Forget feeding the trolls shite, before all the hacking etc Ive seen many posts where people are saying positive things and why they appreciate their other halves.

BertrandRussell · 20/08/2015 18:23

i'm not pro-dads or anti-dads. Or pro or anti-mums.

I'm pro-good parents and nice people and anti-arseholes. And I utterly refuse to roll over and flutter my eyelashes and tell the arseholes "oh, we're lovely really, honest! I think men are wonderful- especially when they babysit so their babies' mummies can go and get their hair done. Please don't be cross with us!"

Sallystyle · 20/08/2015 18:24

Why do people never start threads about how wonderful women are?

I never get praised for being a hands on mum or a good wife Hmm Except from my husband of course. My husband has never been asked if I pull my weight with housework and neither have I been fawned over for taking my child to the park, or cooking and doing the night feeds. Pfft.

Even here there are some examples about how great their husbands are because they care for their children or cook. I don't feel lucky that my husband does that; I would accept nothing less or expect anything less. I think when we praise men for doing such basic things we are saying that is something unusual, in my world it isn't, and I grew up with a sociopathic father. My husband is a wonderful husband and father and I adore him, but him caring for his children and doing our housework doesn't come into it.

I know this thread is about trying to prove certain people wrong about us being man haters, but I have nothing to prove. They can think what they want.

Sorry.. got on my soap box a bit there!

YouBastardSockBalls · 20/08/2015 18:24

I utterly refuse to roll over and flutter my eyelashes and tell the arseholes "oh, we're lovely really, honest! I think men are wonderful- especially when they babysit so their babies' mummies can go and get their hair done. Please don't be cross with us!

Spot. On.

chris71 · 20/08/2015 18:25

As a father, I feel so good to read this thread :)

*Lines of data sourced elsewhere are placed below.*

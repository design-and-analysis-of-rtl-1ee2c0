// tb_rian_rr_arbiter: self-checking test of the round-robin output arbiter.
//
// Applies random request vectors and checks each grant against a reference
// round-robin model kept in the testbench: the grant is one-hot, goes to a
// requester, is the first requester after the previous winner, and is empty
// when enable is low. Also checks fairness: with all inputs requesting, every
// input is granted once in N consecutive cycles.
module tb_rian_rr_arbiter;
  localparam int unsigned N = 9;
  logic clk = 1'b0, rst_n = 1'b0, enable = 1'b0;
  logic [N-1:0] req = '0, gnt;
  int checks = 0, failures = 0;
  int last = N - 1;

  rian_rr_arbiter #(.N(N)) dut (.*);

  always #5 clk = ~clk;

  task automatic check(input bit ok, input string what);
    checks++;
    if (!ok) begin failures++; $display("FAIL %s", what); end
  endtask

  function automatic logic [N-1:0] model(input logic [N-1:0] r, input bit en);
    if (!en) return '0;
    for (int k = 1; k <= N; k++) begin
      int i = (last + k) % N;
      if (r[i]) return N'(1) << i;
    end
    return '0;
  endfunction

  initial begin
    repeat (100000) @(posedge clk);
    failures++;
    $display("TB_RESULT checks=%0d failures=%0d", checks, failures);
    $finish;
  end

  initial begin
    logic [N-1:0] seen;
    repeat (2) @(posedge clk);
    rst_n = 1'b1;
    for (int cyc = 0; cyc < 4000; cyc++) begin
      @(negedge clk);
      req = N'($urandom);
      enable = ($urandom % 4) != 0;
      #1;
      check(gnt == model(req, enable), $sformatf("grant %b for req %b", gnt, req));
      for (int i = 0; i < N; i++) if (gnt[i]) last = i;
    end
    // Fairness with every input requesting.
    seen = '0;
    req = '1; enable = 1'b1;
    for (int cyc = 0; cyc < N; cyc++) begin
      @(negedge clk); #1;
      seen |= gnt;
    end
    check(seen == '1, "every input granted within N cycles");
    $display("TB_RESULT checks=%0d failures=%0d", checks, failures);
    $finish;
  end
endmodule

Shutthatdoor · 20/08/2015 18:28

The thread was started with good intentions.

Exactly

wickedlazy · 20/08/2015 18:33

Are the type of men who end up hating woman not more likely to have issues with learned behaviour? They saw their father do it so they do it. Is this not why pregnancy can be a trigger for male on female domestic abuse? And why woman are encouraged to leave misogynists, before their own children end up with issues?

Or do some men just end up being misogynists, despite uprbringing? (Genuine question).

thehypocritesoaf · 20/08/2015 18:35

Good intentions- yes- but good intentions to prove the critics/tossers wrong.

That IS naive.

tigerscameatnight · 20/08/2015 18:40

I'm pro Dad
My friends husband is an amazing Dad.
My yet to have children male best friend will be amazing.

There are great Dads and rubbish ones just as I know some Mums who should never ever have the care of children.

wickedlazy · 20/08/2015 18:49

I didn't post nice things to make a point (although I did write about my ex experience to prove a point). I posted nice things because you don't often get to share stuff like this without ending up de-railing or boasting etc. What I said is my honest opinion. Different if I was arse licking a stranger, not alking about family.

Agree the "pro-dad" wording not the best choice, but we all knew what the op meant, and that it was started with good intensions.

wickedlazy · 20/08/2015 18:59

You don't like to see posters defend themselves against critical, vocal misogynists, by showing they do have positive relationships with "dads"? (Or have been fucked over by an ex and hope to meet a decent guy in the future).

florentina1 · 20/08/2015 19:01

My 3 kids are in their 40s. They often ring up my OH to go on days out with them.

They are so lucky, I,lost my lovely dad when I was young.

thehypocritesoaf · 20/08/2015 19:04

You think critical and vocal misogynists will read this and go:
'Hey fellas, call off the hacking, they're actually a lovely bunch who love their dads!' ?!

ZombiesAteMyBaby · 20/08/2015 19:52

You think critical and vocal misogynists will read this and go:
'Hey fellas, call off the hacking, they're actually a lovely bunch who love their dads!' ?!